I was so interested in this thread because somebody was actually experimenting. I'm sure everyone knows that I never read what I write before I post and that I have an anal, pastry type of humor. Chrose I meant no harm to you in my post, I think you know that.
I actually talked to cakerookie through PM and they feel like they had given some misinformation. 50% of my posts are probably misinformation. I expalined to cakerookie the reason that CT is the greatest place to reside is the plain fact that almost all of the post here have no malicious intent. I told CR not to leave, and get right back up here on this thread. This is a dying art. There are fewer and fewer houses where the bean counters downstairs in a cubicle can't justify the time and money spent on showpieces.
CakeRookie, I'm not going to beg you to come back but life is too short to sweat the small stuff. If you have to, come back with an alias :smoking: 
Like Chrose said. Sometimes you do things that you just can't remember the real facts that you note during the learning process. I was hesitant to ask if you can use powered colour without making a slurry. I know I never use it straight, but didn't remember why.
Hope all is well here.
Pan


----------



## chrose (Nov 20, 2000)

I will kill 2 posts with one response. This will answer this comment and cakerookies retirement. Here is my response:  
Short and succinct.
Now what are you two talking about? Pan I saw no harm whatsoever in anything you posted. Quite the contrary I was trying to word my response carefully so as not to offend anyone and also to be as accurate as I can be. We have some real experts in a lot of things on the board and I have to keep on my toes. I can be quite opinionated, but ever since my little brain fart I am not as confident in my opinion as I once was. It's been quite awhile since I was active in actual day to day operations. I'm still as brilliant as ever :blush: it just takes awhile longer for the light bulb to come on!  
As for Cakerookie, I was totally baffled by the departure. Rereading his posts he seemed a bit insecure in his posting and perhaps was scared off. I was going to pm him myself, but I didn't. If he's lurking there's no reason not to continue to join in. We all learn from each other. There were a few things that were posted that I didn't agree with but that doesn't mean that I was right  heck I could be way off base (unlikely as that may be  )
Still it's a learning forum and we are all friends so why stop the thread here.? Whats next on the agenda. Remember my motto: 
"If you can't dazzle them with your brilliance, than baffle them with your


----------



## cakerookie (Sep 10, 2005)

OK Chrose & Panini maybe I rushed a little bit and felt kind of bad I misled Panini like that. But like you said Chrose this is a learning forum and its all about that "Learning."
So with that lets get this blasted thread moving agian. Heres the agenda.

"What would be the preferred temperature for removing the sugar from the heat?" I take mine off at 297F. But I have some recipes that say 305. Whats the difference?


----------



## chrose (Nov 20, 2000)

Nice to have you back CRookie!
Okay looking back I revise an earlier statement about adding color.

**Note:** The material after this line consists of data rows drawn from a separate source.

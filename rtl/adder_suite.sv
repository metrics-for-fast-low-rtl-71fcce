// adder_suite: the adders of the comparison, side by side.
//
// Five independent adders, each with its own operands, carry-in, sum and
// carry-out, so that each can be placed, timed and measured on its own:
//   rca_*  ripple_carry_adder        N bits
//   csk_*  carry_skip_adder          N bits, equal K-bit blocks
//   csv_*  carry_skip_var_adder      32 bits, blocks 1,3,5,7,7,5,3,1
//   ckp_*  carry_skip_ckp_adder      N bits, K-bit carry-strength blocks
//   ls_*   lynch_swartzlander_adder  32 bits, carry tree + carry-select
// All compute {cout, s} = x + y + cin; they differ only in how the carry travels,
// and therefore in delay and size.  Purely combinational: no clock, no reset.
//
// The set of adders and the defaults N = 32, K = 8 follow the comparison's main
// 32-bit configuration.  The vendor library adder it also measures is not part of
// this RTL.
module adder_suite #(
  parameter int unsigned N = 32,
  parameter int unsigned K = 8
) (
  input  logic [N-1:0]  rca_x,
  input  logic [N-1:0]  rca_y,
  input  logic          rca_cin,
  output logic [N-1:0]  rca_s,
  output logic          rca_cout,

  input  logic [N-1:0]  csk_x,
  input  logic [N-1:0]  csk_y,
  input  logic          csk_cin,
  output logic [N-1:0]  csk_s,
  output logic          csk_cout,

  input  logic [31:0]   csv_x,
  input  logic [31:0]   csv_y,
  input  logic          csv_cin,
  output logic [31:0]   csv_s,
  output logic          csv_cout,

  input  logic [N-1:0]  ckp_x,
  input  logic [N-1:0]  ckp_y,
  input  logic          ckp_cin,
  output logic [N-1:0]  ckp_s,
  output logic          ckp_cout,

  input  logic [31:0]   ls_x,
  input  logic [31:0]   ls_y,
  input  logic          ls_cin,
  output logic [31:0]   ls_s,
  output logic          ls_cout
);
  ripple_carry_adder #(.N(N)) u_rca (
    .x(rca_x), .y(rca_y), .cin(rca_cin), .s(rca_s), .cout(rca_cout)
  );

  carry_skip_adder #(.N(N), .K(K)) u_csk (
    .x(csk_x), .y(csk_y), .cin(csk_cin), .s(csk_s), .cout(csk_cout)
  );

  carry_skip_var_adder u_csv (
    .x(csv_x), .y(csv_y), .cin(csv_cin), .s(csv_s), .cout(csv_cout)
  );

  carry_skip_ckp_adder #(.N(N), .K(K)) u_ckp (
    .x(ckp_x), .y(ckp_y), .cin(ckp_cin), .s(ckp_s), .cout(ckp_cout)
  );

  lynch_swartzlander_adder u_ls (
    .x(ls_x), .y(ls_y), .cin(ls_cin), .s(ls_s), .cout(ls_cout)
  );
endmodule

Use powder if available and mix with water not alcohol. I used the alcohol for a different procedure. Sorry 'bout that. Now bring your sugar up to temperature quickly so that it doesn't yellow from slow cooking. Bring the sugar to 280ºF and add 15 drops of Tartaric acid mix per 1# sugar. Continue boiling to 309ºF. Remove from the heat and allow the bubbles to die down for a moment. Dipping the pan is not necessary. Pour onto an oiled marble slab and allow to cool for a few moments until the edges start to harden a bit. Start pulling the edges inward and lift and mix and cool, etc. The difference as you asked of a few degrees is not cast in stone as far as I know, it's personal preference. The temperature I gave you came from the master (not me unfortunately) with years of experience and as far as I'm concerned it's "gospel"!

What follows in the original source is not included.